ACTION ITEM → How many lines of the listing contain the string "layout"? Only the number is wanted.

(EXCERPTED DATA)

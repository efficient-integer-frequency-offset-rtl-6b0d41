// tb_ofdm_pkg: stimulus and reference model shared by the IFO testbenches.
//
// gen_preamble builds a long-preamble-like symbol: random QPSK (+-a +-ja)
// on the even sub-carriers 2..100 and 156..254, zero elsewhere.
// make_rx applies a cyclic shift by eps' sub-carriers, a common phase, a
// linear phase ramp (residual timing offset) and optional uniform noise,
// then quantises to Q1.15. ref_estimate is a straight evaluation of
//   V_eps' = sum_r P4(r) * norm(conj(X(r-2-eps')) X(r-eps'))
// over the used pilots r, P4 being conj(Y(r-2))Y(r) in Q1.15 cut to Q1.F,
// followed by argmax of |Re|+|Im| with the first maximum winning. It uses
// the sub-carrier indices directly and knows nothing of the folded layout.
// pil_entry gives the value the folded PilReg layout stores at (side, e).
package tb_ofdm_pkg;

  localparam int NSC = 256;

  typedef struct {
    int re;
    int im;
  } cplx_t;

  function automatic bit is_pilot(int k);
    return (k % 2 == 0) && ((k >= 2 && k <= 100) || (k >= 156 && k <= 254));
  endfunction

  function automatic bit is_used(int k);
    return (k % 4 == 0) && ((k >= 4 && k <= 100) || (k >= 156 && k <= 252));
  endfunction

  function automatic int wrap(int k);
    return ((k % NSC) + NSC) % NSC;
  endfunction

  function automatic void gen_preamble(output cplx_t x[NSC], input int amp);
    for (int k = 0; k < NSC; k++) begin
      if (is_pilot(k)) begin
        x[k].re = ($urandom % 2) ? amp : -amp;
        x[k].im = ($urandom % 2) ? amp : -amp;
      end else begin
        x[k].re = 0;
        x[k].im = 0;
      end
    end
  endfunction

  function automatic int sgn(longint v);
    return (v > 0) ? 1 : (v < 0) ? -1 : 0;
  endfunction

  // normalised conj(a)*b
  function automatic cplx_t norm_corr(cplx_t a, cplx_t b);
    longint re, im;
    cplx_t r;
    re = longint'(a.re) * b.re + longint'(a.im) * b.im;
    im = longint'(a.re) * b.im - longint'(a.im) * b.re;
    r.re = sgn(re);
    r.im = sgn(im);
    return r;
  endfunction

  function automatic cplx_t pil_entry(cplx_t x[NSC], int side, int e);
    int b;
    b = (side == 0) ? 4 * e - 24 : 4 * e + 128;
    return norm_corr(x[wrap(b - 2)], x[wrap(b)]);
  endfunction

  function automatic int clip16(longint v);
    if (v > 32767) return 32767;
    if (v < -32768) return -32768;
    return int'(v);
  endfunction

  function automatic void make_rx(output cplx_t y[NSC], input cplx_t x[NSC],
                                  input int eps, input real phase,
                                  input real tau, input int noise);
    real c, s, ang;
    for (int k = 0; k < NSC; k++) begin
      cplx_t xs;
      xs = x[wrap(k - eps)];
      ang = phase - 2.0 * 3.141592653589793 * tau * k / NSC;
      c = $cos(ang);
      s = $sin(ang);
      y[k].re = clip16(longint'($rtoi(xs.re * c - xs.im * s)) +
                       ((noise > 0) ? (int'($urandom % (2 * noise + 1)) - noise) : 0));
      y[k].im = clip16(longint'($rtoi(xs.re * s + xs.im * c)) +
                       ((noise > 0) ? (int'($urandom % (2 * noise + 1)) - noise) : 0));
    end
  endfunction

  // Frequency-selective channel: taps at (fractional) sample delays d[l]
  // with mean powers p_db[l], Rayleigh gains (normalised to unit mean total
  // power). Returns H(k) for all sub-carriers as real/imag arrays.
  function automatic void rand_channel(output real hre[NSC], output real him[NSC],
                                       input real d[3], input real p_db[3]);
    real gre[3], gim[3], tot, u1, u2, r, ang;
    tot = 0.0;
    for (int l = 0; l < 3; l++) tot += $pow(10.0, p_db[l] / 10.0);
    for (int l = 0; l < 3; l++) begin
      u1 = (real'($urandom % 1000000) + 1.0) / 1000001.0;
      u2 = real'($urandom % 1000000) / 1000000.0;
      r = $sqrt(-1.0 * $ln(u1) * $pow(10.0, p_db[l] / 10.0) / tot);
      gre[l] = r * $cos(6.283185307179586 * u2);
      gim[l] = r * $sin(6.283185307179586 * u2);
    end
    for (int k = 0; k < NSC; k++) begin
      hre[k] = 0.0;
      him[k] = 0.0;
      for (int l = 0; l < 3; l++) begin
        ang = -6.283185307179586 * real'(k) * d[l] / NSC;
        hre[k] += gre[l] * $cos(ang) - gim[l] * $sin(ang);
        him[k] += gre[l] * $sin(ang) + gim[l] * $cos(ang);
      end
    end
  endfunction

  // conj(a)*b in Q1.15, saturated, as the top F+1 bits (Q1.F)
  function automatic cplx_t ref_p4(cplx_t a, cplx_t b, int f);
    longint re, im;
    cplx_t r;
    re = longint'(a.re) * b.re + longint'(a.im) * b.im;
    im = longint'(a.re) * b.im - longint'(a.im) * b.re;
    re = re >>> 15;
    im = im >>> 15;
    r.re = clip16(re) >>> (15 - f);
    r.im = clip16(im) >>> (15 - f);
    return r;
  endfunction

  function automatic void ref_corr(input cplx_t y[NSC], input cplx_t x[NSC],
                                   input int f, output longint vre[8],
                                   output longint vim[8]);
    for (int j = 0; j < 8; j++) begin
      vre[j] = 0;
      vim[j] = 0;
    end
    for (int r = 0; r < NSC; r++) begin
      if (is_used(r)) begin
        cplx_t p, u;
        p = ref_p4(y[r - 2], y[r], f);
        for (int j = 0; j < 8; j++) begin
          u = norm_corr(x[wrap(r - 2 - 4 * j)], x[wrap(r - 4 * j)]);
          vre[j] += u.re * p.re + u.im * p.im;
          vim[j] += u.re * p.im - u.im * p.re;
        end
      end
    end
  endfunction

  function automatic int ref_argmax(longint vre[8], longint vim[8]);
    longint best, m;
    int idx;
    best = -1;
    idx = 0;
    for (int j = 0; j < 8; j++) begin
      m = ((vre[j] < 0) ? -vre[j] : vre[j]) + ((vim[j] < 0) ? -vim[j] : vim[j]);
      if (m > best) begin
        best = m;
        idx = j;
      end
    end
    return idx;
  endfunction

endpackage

(End EXCERPTED DATA)
(EXCERPTED DATA)

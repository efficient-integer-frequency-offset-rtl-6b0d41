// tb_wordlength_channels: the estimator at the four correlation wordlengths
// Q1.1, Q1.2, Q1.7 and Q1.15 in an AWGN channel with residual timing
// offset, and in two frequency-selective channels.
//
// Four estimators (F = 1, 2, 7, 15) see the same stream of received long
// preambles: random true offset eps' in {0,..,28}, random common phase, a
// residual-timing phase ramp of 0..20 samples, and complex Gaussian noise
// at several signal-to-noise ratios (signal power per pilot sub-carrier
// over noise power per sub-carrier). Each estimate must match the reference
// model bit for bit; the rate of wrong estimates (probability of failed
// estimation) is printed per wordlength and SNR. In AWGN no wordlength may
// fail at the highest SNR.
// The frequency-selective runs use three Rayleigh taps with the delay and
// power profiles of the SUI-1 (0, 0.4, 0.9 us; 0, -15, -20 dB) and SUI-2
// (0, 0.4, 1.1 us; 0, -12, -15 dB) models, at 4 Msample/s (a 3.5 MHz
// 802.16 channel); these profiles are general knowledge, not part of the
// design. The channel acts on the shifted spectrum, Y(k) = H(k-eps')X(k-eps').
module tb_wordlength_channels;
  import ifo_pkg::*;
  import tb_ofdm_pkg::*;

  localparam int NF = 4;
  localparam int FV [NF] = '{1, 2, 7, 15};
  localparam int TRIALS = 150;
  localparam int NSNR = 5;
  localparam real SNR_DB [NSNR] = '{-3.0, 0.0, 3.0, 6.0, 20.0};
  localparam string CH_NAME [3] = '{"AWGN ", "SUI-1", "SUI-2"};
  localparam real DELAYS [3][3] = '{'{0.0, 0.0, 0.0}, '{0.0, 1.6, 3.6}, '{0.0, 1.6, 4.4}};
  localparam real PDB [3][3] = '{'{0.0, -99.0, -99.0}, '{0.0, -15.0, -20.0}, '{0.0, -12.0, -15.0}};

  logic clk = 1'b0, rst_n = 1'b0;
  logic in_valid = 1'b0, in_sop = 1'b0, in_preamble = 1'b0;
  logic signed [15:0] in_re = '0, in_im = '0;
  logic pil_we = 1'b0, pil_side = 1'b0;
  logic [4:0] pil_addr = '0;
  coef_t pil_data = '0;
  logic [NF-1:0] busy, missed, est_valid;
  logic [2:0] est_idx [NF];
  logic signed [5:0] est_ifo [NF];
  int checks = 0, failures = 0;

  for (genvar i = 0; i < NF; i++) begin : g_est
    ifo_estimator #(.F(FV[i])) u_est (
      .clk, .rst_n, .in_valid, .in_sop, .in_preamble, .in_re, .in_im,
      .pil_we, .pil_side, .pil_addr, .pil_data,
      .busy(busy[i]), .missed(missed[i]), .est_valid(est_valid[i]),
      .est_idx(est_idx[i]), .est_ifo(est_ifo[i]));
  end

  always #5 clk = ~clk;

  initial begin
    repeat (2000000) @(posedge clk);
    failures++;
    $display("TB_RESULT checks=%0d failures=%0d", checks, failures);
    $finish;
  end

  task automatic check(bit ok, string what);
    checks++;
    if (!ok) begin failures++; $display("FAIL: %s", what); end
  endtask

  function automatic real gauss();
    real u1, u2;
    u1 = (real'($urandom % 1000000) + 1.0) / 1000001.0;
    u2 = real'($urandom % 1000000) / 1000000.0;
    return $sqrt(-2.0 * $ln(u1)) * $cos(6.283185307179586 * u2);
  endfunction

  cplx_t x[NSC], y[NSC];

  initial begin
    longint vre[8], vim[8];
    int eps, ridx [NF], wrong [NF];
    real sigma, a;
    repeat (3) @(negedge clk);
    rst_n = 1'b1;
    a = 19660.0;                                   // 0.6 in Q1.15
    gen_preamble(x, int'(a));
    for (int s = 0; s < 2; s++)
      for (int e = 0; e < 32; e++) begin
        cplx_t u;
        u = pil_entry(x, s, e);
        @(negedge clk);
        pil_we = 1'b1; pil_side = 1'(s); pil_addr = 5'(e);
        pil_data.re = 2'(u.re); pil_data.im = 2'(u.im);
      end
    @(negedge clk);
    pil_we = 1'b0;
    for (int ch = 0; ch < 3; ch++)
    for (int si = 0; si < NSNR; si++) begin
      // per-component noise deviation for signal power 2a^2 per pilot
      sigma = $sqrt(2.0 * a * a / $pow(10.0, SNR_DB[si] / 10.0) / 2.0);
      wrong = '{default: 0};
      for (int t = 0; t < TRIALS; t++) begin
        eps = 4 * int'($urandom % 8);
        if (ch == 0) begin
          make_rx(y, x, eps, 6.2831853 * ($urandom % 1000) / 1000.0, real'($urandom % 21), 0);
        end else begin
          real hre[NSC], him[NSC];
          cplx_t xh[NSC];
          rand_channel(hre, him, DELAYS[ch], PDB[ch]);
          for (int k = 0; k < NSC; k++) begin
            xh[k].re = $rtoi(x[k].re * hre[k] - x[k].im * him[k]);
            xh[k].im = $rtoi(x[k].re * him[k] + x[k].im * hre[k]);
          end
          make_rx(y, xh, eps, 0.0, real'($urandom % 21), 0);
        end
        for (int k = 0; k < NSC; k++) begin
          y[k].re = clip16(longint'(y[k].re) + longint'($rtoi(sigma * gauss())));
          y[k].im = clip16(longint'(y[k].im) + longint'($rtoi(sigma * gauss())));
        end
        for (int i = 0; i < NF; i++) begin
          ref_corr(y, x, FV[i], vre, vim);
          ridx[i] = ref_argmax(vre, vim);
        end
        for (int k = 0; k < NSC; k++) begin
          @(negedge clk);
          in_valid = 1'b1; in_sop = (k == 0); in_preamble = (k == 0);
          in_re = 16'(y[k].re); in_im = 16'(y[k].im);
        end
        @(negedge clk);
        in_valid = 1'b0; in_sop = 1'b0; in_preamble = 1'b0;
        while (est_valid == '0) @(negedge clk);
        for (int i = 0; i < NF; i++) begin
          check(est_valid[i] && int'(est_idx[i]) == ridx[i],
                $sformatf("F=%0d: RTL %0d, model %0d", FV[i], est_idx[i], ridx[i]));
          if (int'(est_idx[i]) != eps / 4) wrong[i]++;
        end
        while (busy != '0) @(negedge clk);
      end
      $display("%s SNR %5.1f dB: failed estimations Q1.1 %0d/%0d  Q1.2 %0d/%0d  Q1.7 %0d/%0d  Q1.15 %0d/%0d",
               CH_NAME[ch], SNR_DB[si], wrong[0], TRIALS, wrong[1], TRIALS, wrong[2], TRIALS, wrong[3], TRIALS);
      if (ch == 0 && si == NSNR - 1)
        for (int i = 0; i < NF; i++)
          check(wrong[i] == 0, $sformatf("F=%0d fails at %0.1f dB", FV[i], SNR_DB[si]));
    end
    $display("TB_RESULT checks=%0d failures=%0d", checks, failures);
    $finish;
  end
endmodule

(End EXCERPTED DATA)

TASK RESPONSE → 2